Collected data
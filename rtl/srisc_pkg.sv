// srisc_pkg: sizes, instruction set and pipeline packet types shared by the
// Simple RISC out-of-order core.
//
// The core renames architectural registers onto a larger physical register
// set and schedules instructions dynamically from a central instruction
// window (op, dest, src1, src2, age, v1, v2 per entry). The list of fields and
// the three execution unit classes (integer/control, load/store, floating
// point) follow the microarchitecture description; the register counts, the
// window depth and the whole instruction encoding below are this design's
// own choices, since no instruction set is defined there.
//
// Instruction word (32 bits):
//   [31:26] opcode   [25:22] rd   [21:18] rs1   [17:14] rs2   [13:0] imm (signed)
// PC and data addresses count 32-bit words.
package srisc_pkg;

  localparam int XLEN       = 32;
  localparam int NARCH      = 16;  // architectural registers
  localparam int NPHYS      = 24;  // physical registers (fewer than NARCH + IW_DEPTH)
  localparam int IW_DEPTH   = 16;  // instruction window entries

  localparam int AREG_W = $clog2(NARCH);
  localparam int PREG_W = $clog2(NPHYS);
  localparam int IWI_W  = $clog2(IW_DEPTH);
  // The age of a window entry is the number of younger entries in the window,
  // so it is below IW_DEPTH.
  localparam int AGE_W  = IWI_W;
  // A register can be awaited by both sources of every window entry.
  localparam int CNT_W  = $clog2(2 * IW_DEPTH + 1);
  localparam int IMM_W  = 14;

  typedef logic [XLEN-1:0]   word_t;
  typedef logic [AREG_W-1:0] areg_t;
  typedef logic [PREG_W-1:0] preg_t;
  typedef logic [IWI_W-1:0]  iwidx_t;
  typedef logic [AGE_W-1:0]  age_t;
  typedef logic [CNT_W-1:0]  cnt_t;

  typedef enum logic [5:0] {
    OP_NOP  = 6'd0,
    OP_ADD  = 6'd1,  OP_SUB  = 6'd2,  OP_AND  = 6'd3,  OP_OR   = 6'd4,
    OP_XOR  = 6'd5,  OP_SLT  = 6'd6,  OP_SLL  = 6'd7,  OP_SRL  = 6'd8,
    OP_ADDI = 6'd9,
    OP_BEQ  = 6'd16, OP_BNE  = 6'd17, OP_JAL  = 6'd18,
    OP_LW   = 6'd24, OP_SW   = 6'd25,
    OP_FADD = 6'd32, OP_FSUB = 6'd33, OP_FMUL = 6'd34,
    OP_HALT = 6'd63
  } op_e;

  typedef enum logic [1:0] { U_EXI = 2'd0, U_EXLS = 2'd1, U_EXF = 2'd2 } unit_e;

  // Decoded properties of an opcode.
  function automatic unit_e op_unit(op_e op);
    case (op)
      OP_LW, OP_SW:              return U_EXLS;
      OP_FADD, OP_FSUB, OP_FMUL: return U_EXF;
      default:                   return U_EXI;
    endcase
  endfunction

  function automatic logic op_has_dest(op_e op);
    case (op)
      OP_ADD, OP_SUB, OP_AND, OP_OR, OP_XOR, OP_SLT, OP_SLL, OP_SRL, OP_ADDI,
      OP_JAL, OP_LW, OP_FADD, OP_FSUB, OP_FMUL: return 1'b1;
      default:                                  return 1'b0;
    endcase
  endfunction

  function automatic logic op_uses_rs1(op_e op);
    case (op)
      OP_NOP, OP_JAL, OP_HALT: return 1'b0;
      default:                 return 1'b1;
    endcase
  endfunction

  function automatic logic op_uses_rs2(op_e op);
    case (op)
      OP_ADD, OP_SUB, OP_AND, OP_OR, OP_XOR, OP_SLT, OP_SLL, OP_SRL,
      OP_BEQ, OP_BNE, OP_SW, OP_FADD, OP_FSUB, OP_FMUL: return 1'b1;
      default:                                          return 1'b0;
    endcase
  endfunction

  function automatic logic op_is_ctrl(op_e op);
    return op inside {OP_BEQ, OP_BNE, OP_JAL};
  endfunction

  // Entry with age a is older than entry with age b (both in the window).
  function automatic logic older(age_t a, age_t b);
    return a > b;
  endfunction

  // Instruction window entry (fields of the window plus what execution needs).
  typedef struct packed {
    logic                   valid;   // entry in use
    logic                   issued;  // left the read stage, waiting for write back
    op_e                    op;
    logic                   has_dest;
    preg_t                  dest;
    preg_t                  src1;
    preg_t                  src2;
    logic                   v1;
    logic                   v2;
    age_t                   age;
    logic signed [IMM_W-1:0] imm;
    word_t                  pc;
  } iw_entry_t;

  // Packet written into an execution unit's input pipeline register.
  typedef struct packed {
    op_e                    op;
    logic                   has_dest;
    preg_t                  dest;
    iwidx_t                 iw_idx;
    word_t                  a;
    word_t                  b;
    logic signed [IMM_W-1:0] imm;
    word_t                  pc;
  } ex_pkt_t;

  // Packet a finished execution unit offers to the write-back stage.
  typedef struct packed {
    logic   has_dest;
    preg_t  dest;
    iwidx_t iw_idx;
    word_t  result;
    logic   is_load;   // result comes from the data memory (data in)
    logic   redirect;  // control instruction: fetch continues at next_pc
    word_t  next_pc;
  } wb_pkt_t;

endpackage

## Problem to solve
Work out how many lines of the data include the word "than". Then write only that number.

## The answer
2